『空海の風景』

相当前のこと。
満員の通勤電車のなかで前の男が本を読んでいた。車内吊りを読む位置にもいない。仕方なしに彼の本を彼と一緒に読んでしまっていた。

「思想家としての空海は天才とかなんとかいうより、空海が宇宙そのものであった……。」(司馬遼太郎『微光のなかの宇宙』)

この言葉が突き刺さった。かつて単行本で『空海の風景』を持っていた。だが中途でギブアップしたのは、あまりに小説としては面白くなかったからだ。

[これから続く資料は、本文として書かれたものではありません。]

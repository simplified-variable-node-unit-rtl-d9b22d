// tb_ref_pkg: reference arithmetic for the testbenches, written
// independently of the RTL: GF(2^p) multiplication by shift-and-reduce,
// inversion by search, a span test by subset enumeration, and the
// reference check node / decompression functions built on them.
package tb_ref_pkg;

  function automatic int gf_poly(int p);
    case (p)
      3: return 'hB;
      4: return 'h13;
      5: return 'h25;
      6: return 'h43;
      default: return 'h25;
    endcase
  endfunction

  function automatic int gf_mul(int a, int b, int p);
    int r = 0;
    int x = a;
    for (int i = 0; i < p; i++) begin
      if ((b >> i) & 1) r ^= x;
      x = x << 1;
      if ((x >> p) & 1) x ^= gf_poly(p);
    end
    return r;
  endfunction

  function automatic int gf_alpha(int e, int p);
    int v = 1;
    for (int i = 0; i < e; i++) v = gf_mul(v, 2, p);
    return v;
  endfunction

  function automatic int gf_inv(int a, int p);
    for (int x = 1; x < (1 << p); x++)
      if (gf_mul(a, x, p) == 1) return x;
    return 0;
  endfunction

  // true when v is the XOR of some subset of basis[0..n-1]
  function automatic bit in_span(int v, int basis[8], int n);
    for (int s = 0; s < (1 << n); s++) begin
      int x = 0;
      for (int l = 0; l < n; l++) if ((s >> l) & 1) x ^= basis[l];
      if (x == v) return 1'b1;
    end
    return 1'b0;
  endfunction

  // Psi of one trellis row: values v[0..dc-1]
  function automatic void ref_psi(int v[32], int dc, output int m1, output int col,
                                  output int m2);
    m1 = 1 << 30; col = 0; m2 = 1 << 30;
    for (int j = 0; j < dc; j++) if (v[j] < m1) begin m1 = v[j]; col = j; end
    for (int j = 0; j < dc; j++) if (j != col && v[j] < m2) m2 = v[j];
  endfunction

  // Phi: p independent elements with the smallest m1 (ties: smaller element)
  function automatic void ref_phi(int m1[64], int col[64], int p,
                                  output int bs_sym[8], output int bs_m1[8],
                                  output int bs_col[8]);
    int order[64];
    int q = 1 << p;
    int n = 0;
    int t;
    for (int a = 0; a < q - 1; a++) order[a] = a + 1;
    for (int i = 0; i < q - 1; i++)
      for (int k = i + 1; k < q - 1; k++)
        if (m1[order[k]] < m1[order[i]] ||
            (m1[order[k]] == m1[order[i]] && order[k] < order[i])) begin
          t = order[i]; order[i] = order[k]; order[k] = t;
        end
    for (int i = 0; i < q - 1 && n < p; i++)
      if (!in_span(order[i], bs_sym, n)) begin
        bs_sym[n] = order[i]; bs_m1[n] = m1[order[i]]; bs_col[n] = col[order[i]]; n++;
      end
  endfunction

  // Simplified C2V message of column n in the delta domain, element a != 0
  function automatic int ref_c2v(int a, int n, int bs_sym[8], int bs_m1[8],
                                 int bs_col[8], int e, int p);
    int dq = bs_m1[p - 1];
    bit hit = 0;
    for (int s = 1; s < (1 << p); s++) begin
      int x = 0;
      for (int l = 0; l < p; l++) if ((s >> l) & 1) x ^= bs_sym[l];
      if (x == a)
        for (int l = 0; l < p; l++) if (((s >> l) & 1) && bs_col[l] == n) hit = 1;
    end
    for (int l = 0; l < p; l++) if (bs_sym[l] == a) dq = bs_m1[l];
    return hit ? e : dq;
  endfunction

endpackage
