```
                     coef (1/cycle, zigzag, with QP, MB, block)
                       |
  +--------------------v--------------------------------------------------+
  | fgs_quant_stage (base) -> fgs_quant_stage (L1) -> (L2) -> (L3)         |
  |      |  base_* out           | levels+RC flag    |          |          |
  |                       fgs_scan_analyzer x3  (scan rule, per block)     |
  |                              | (bucket k, symbol)                      |
  |                       scan_bucket_buffer x3  --ext_wr_*-->  DRAM       |
  |                              | frame end: flush, then                  |
  |                       fgs_scan_reader x3     <--ext_rd_*--  DRAM       |
  |                              | enh_* : symbols in FGS coding order     |
  +------------------------------------------------------------------------+
  +------------------------------------------------------------------------+
  | mv_gat_* -> cmrb_ctrl (row centre, inside/outside test) -> pred_*      |
  | ld_cmd_* -> sr_loader --me_rd_*--> DRAM                                |
  |               |-> sr_memory     (two banks: 2 B windows / 1 key window) |
  |               |-> refine_buffer (32x32 per reference)                   |
  |            sr_rd_*, rb_rd_* : read by the motion estimator              |
  +------------------------------------------------------------------------+
  | cif_*  -> level_c_sr (sr_loader + sr_memory, 352x288)                  |
  | qcif_* -> level_c_sr (sr_loader + sr_memory, 176x144)                  |
  +------------------------------------------------------------------------+
```

## 1. The FGS layer cascade (`fgs_quant_stage`)

There are four reconstruction loops in a row: the base layer and three
enhancement layers. Each loop quantizes what the earlier loops have not
yet represented:

* `d = coef − acc`, where `acc` is the sum of the earlier loops'
  reconstructions.
* `level = round(|d| / step(QP))`, and `acc += level · step(QP)`.
* Each loop passes `QP − 6` to the next. This halves the step, so each
  layer roughly doubles the precision.

The step table is the H.264 one (10, 11, 13, 14, 16, 18 sixteenths,
doubled every 6 QP). The quantizer is a plain rounding divider. It
reconstructs directly in the coefficient domain, so no separate
normalisation step is needed.

Every coefficient of an enhancement layer is classified:
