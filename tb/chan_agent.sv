// chan_agent: producer and consumer for one two-phase bundled-data FIFO
// channel, used by the whole-design test. After start it (1) fills the FIFO
// with the consumer stopped and checks that exactly CAPACITY words are
// acknowledged, then (2) streams NWORDS random words, first with a slow
// consumer, then with a fast one, checking every delivered word against the
// queue of words sent. It raises done when every word has come out and
// reports its check and failure counts and how often the producer stalled
// on a full FIFO.
//
// Origin: the expected behaviour follows the published description of the
// circuit; the stimulus, the checks and their limits are this testbench's own.
module chan_agent #(
  parameter int    W        = 8,
  parameter int    CAPACITY = 16,
  parameter int    NWORDS   = 200,
  parameter string NAME     = "chan"
) (
  input  logic         start,
  output logic         rin,
  input  logic         ain,
  output logic [W-1:0] din,
  input  logic         rout,
  output logic         aout,
  input  logic [W-1:0] dout,
  output int           checks,
  output int           failures,
  output int           stalls,
  output logic         done
);
  logic [W-1:0] expected [$];
  bit consumer_on = 0;
  int cons_gap_max = 6;
  int received = 0;

  task automatic check(input bit ok, input string what);
    checks++;
    if (!ok) begin
      failures++;
      $display("%s FAIL @%0t: %s", NAME, $time, what);
    end
  endtask

  initial begin
    aout = 0;
    forever begin
      #1;
      if (consumer_on && (rout != aout)) begin
        logic [W-1:0] exp_v;
        if (expected.size() == 0) check(0, "word delivered that was never sent");
        else begin
          exp_v = expected.pop_front();
          check(dout == exp_v, $sformatf("data %0h expected %0h", dout, exp_v));
        end
        received++;
        repeat ($urandom_range(cons_gap_max, 0)) #1;
        aout = ~aout;
      end
    end
  end

  initial begin
    int accepted;
    bit acked;
    checks = 0; failures = 0; stalls = 0; done = 0;
    rin = 0; din = '0;
    wait (start);
    accepted = 0;
    for (int i = 0; i < CAPACITY + 2; i++) begin
      din = W'($urandom);
      #1 rin = ~rin;
      expected.push_back(din);
      acked = 0;
      for (int k = 0; k < 200; k++) begin
        if (ain == rin) begin acked = 1; break; end
        #1;
      end
      if (!acked) begin stalls++; break; end
      accepted++;
    end
    check(accepted == CAPACITY, $sformatf("%0d words fit, expected %0d", accepted, CAPACITY));
    consumer_on = 1;
    while (ain != rin) #1;
    for (int n = 0; n < NWORDS; n++) begin
      if (n == NWORDS / 2) cons_gap_max = 0;
      din = W'($urandom);
      #1 rin = ~rin;
      expected.push_back(din);
      // count a stall whenever the input waits noticeably for room
      for (int k = 0; ain != rin; k++) begin
        #1;
        if (k == 3) stalls++;
      end
      repeat ($urandom_range((n < NWORDS / 2) ? 0 : 4, 0)) #1;
    end
    wait (expected.size() == 0);
    #10;
    check(rout == aout, "a word is offered after all were taken");
    check(received == CAPACITY + 1 + NWORDS, $sformatf("received %0d words", received));
    done = 1;
  end
endmodule
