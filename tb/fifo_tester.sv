// fifo_tester: reusable stimulus and scoreboard for a two-phase
// bundled-data FIFO.
//
// It plays both the producer and the consumer of the FIFO under test and
// prints the TB_RESULT line. The sequence is:
//   1. clear, then one word into the empty FIFO: the time from rin to rout
//      (latency) and from rin to ain (input cycle) are measured in gate
//      delays and compared with EMPTY_LAT and AIN_LAT when these are >= 0;
//   2. fill with the consumer stopped: exactly CAPACITY words must be
//      acknowledged before the producer stalls;
//   3. drain and stream NWORDS random words with random producer and consumer
//      gaps in three phases (consumer slow, balanced, consumer fast), checking
//      every word against a queue of the words sent.
// Protocol monitors count a failure when rout toggles again before aout
// answered, when dout changes while a word is offered, or when ain toggles
// with no request outstanding. A watchdog ends the run after MAX_TIME.
//
// Origin: the expected behaviour follows the published description of the
// circuit; the stimulus, the checks and their limits are this testbench's own.
module fifo_tester #(
  parameter int    W        = 8,
  parameter int    CAPACITY = 16,
  parameter int    NWORDS   = 600,
  parameter int    MAX_TIME = 200000,
  parameter int    EMPTY_LAT = -1,
  parameter int    AIN_LAT   = -1,
  parameter string NAME     = "fifo"
) (
  output logic         clr,
  output logic         rin,
  input  logic         ain,
  output logic [W-1:0] din,
  input  logic         rout,
  output logic         aout,
  input  logic [W-1:0] dout
);
  int checks = 0;
  int failures = 0;
  int stalls = 0;
  logic [W-1:0] expected [$];
  bit consumer_on = 0;
  int cons_gap_max = 3;
  int prod_gap_max = 3;
  int received = 0;
  bit done = 0;

  task automatic check(input bit ok, input string what);
    checks++;
    if (!ok) begin
      failures++;
      $display("%s FAIL @%0t: %s", NAME, $time, what);
    end
  endtask

  // send one word; returns 1 if acknowledged within 'wait_max'
  task automatic send(input logic [W-1:0] v, input int wait_max, output bit acked);
    din = v;
    #1;
    rin = ~rin;
    expected.push_back(v);
    acked = 0;
    for (int i = 0; i <= wait_max; i++) begin
      if (ain == rin) begin acked = 1; break; end
      #1;
    end
  endtask

  task automatic wait_ack();
    while (ain != rin) #1;
  endtask

  // consumer
  initial begin
    aout = 0;
    forever begin
      #1;
      if (consumer_on && (rout != aout)) begin
        logic [W-1:0] exp_v;
        if (expected.size() == 0) begin
          check(0, "word delivered that was never sent");
        end else begin
          exp_v = expected.pop_front();
          check(dout == exp_v, $sformatf("data %0h expected %0h (word %0d)", dout, exp_v, received));
        end
        received++;
        repeat ($urandom_range(cons_gap_max, 0)) #1;
        aout = ~aout;
      end
    end
  end

  // protocol monitors
  logic rout_q = 0, ain_q = 0;
  logic [W-1:0] dout_q = '0;
  always @(rout) begin
    if (!clr && (rout_q != aout)) check(0, "rout toggled again before aout");
    rout_q = rout;
  end
  always @(dout) begin
    if (!clr && (rout != aout)) check(0, "dout changed while a word was offered");
    dout_q = dout;
  end
  always @(ain) begin
    if (!clr && (ain_q == rin)) check(0, "ain toggled with no request outstanding");
    ain_q = ain;
  end

  initial begin
    #(MAX_TIME);
    failures++;
    $display("%s watchdog expired", NAME);
    $display("TB_RESULT checks=%0d failures=%0d", checks, failures);
    $finish;
  end

  initial begin
    bit acked;
    int accepted;
    time t_start, t_ain, t_out;
    int lat_out, lat_ain;
    logic [W-1:0] v;
    clr = 1; rin = 0; din = '0;
    #5 clr = 0;
    #5;
    // 1. flow-through of an empty FIFO: zero time
    din = W'(8'hA5);
    #1;
    t_start = $time;
    rin = ~rin;
    expected.push_back(din);
    fork
      begin wait (ain == rin); t_ain = $time; end
      begin wait (rout != aout); t_out = $time; end
    join
    lat_out = int'(t_out - t_start);
    lat_ain = int'(t_ain - t_start);
    $display("%s: empty-FIFO latency rin->rout %0d, rin->ain %0d gate delays", NAME, lat_out, lat_ain);
    check(dout == din, "empty FIFO: wrong data at output");
    if (EMPTY_LAT >= 0) check(lat_out == EMPTY_LAT, $sformatf("latency %0d, expected %0d", lat_out, EMPTY_LAT));
    if (AIN_LAT >= 0) check(lat_ain == AIN_LAT, $sformatf("input cycle %0d, expected %0d", lat_ain, AIN_LAT));
    consumer_on = 1;
    wait (expected.size() == 0);
    consumer_on = 0;
    #10;
    // 2. capacity
    accepted = 0;
    for (int i = 0; i < CAPACITY + 4; i++) begin
      send(W'($urandom), 200, acked);
      if (!acked) break;
      accepted++;
    end
    stalls++;
    check(accepted == CAPACITY, $sformatf("accepted %0d words with output stopped, capacity %0d", accepted, CAPACITY));
    consumer_on = 1;
    wait_ack();
    // 3. streaming
    for (int ph = 0; ph < 3; ph++) begin
      cons_gap_max = (ph == 0) ? 6 : (ph == 1) ? 3 : 0;
      prod_gap_max = (ph == 0) ? 0 : (ph == 1) ? 3 : 6;
      for (int n = 0; n < NWORDS / 3; n++) begin
        v = W'($urandom);
        send(v, 0, acked);
        wait_ack();
        repeat ($urandom_range(prod_gap_max, 0)) #1;
      end
    end
    wait (expected.size() == 0);
    #20;
    check(rout == aout, "FIFO offers a word after all were taken");
    check(received == NWORDS / 3 * 3 + CAPACITY + 2, $sformatf("received %0d words", received));
    $display("%s: %0d words received, capacity %0d confirmed", NAME, received, accepted);
    $display("TB_RESULT checks=%0d failures=%0d", checks, failures);
    $finish;
  end
endmodule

再度、文庫本版で買い直した。

この宇宙的天才の空海は当時の唐の都長安に着いて半年ぐらいで中国語をマスターし、宮廷において詩人や書家としても名を馳せ、サンスクリット(古代インド語)の学習に入り、それが運命であるかのように青龍寺真言密教七祖の恵果阿闍梨(けいかあじゃり)に会っている。
「お前がくるのをずっと待っていた」
と恵果は言ったという。
恵果は自分が持っているものをそれこそ棚卸しするがごとくにすべて空海へ伝授している。
ついにはその七祖から正式の跡目に指名され八祖になった。つまり唐・天竺(当時の世界)の密教の総帥になったわけだ。

十年の平安朝政府との契約で渡った唐の都長安をたった二年間に圧縮して日本に帰国する。この間に彼が会得したものに目がくらむ。とにかくすべてが凄まじく、本当に彼は人間なのか?(彼を人間とすると自分の存在の儚さ・か細さに涙する)と何度も思った。
いずれにしても、日本歴史が生んだ最高の知性・天才・叡智が空海だと思う。(同時に日本で最初で最高のグローバル人材でもあった。)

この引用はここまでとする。